Does anyone have any photos or diagrams of what the cockpit of a Brewster Buffalo looks like?


----------



## vikingBerserker (Jul 16, 2011)

Here are 3 pages out of the Pilots Notes. Do you need/want more?


----------



## A4K (Jul 16, 2011)

Thanks Dave! that will come in very handy for me too!


----------



## Vic Balshaw (Jul 16, 2011)

And me


----------



## dirkpitt289 (Jul 16, 2011)

A4K said:


> Thanks Dave! that will come in very handy for me too!


 
Oh no you don't. Get your own photos. This ones mine   

Just kidding, thanks David. I think this cockpit is going to be a bit tricky


----------



## P-40K-5 (Jul 16, 2011)

is this ok?


----------



## dirkpitt289 (Jul 16, 2011)

That's good as it shows the IP but how does the seat sit in the cockpit and how does the pilot see out the crazy window in the bottom of the aircraft? What is the setup behind the pilots seat under the canopy?


----------



## P-40K-5 (Jul 16, 2011)

these pics are the best I can do.


----------



## buffnut453 (Jul 16, 2011)

dirkpitt289 said:


> That's good as it shows the IP but how does the seat sit in the cockpit and how does the pilot see out the crazy window in the bottom of the aircraft? What is the setup behind the pilots seat under the canopy?



Dirk,

It rather depends which version you're making as there were differences between the USN/USMC, RAF, Belgian and Dutch airframes. If you can provide a little more info, I can probably be of assistance (or I know a man who can!).

Cheers,
B-N


----------



## dirkpitt289 (Jul 16, 2011)

US Navy aircraft. F2A-1 around 1940

Does that help?


----------



## buffnut453 (Jul 16, 2011)

dirkpitt289 said:


> US Navy aircraft. F2A-1 around 1940
> 
> Does that help?



Helps massively.
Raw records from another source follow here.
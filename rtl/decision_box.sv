// Decision box of the Nikhilam divider: is another round needed?
//
// A round is taken ("YES" in the flow chart) in two cases:
//  * the operand still has a non-zero tens digit msd: the Nikhilam step
//    10*msd + l -> l + msd*c moves msd into the quotient;
//  * the tens digit is zero (corr = 1) and the units digit plus the
//    10's complement carries, which is exactly "remainder >= divisor"; the
//    round then adds one to the quotient and keeps the units digit of the sum,
//    i.e. remainder - divisor, formed without a subtraction.
// Otherwise ("NO") the units digit is the final remainder.
//   msd   : tens digit of the current operand
//   carry : decimal carry of the adder for this round
//   corr  : msd == 0, the round is a correction round (multiplier input 1)
//   more  : the round is taken
// Purely combinational. The source shows the condition as "Carry, Rem=a" and
// increments the quotient when r == a; the ">=" form here (via the carry) is
// this design's reading, it equals "r == a" for divisor 9.
module decision_box
  import bcd_div_pkg::*;
(
  input  bcd_digit_t msd,
  input  logic       carry,
  output logic       corr,
  output logic       more
);

  always_comb begin
    corr = (msd == 4'd0);
    more = !corr || carry;
  end

endmodule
The cockpit pics of the Finnish Brewster are therefore very relevant to your task since it's an ex-USN F2A-1. The seat was fastened to 2 rods which went from the protrusions forward of the rear decking (the sticky-out bits on the top photo in post #8 ) down to the rectangular cross-cockpit box visible in the bottom 2 pics of post #8. 

Does that help you?

KR
B-N


----------



## dirkpitt289 (Jul 16, 2011)

Somewhat but I think I'm understand it better if I had some kind of diagram. 

Thanks for the information


----------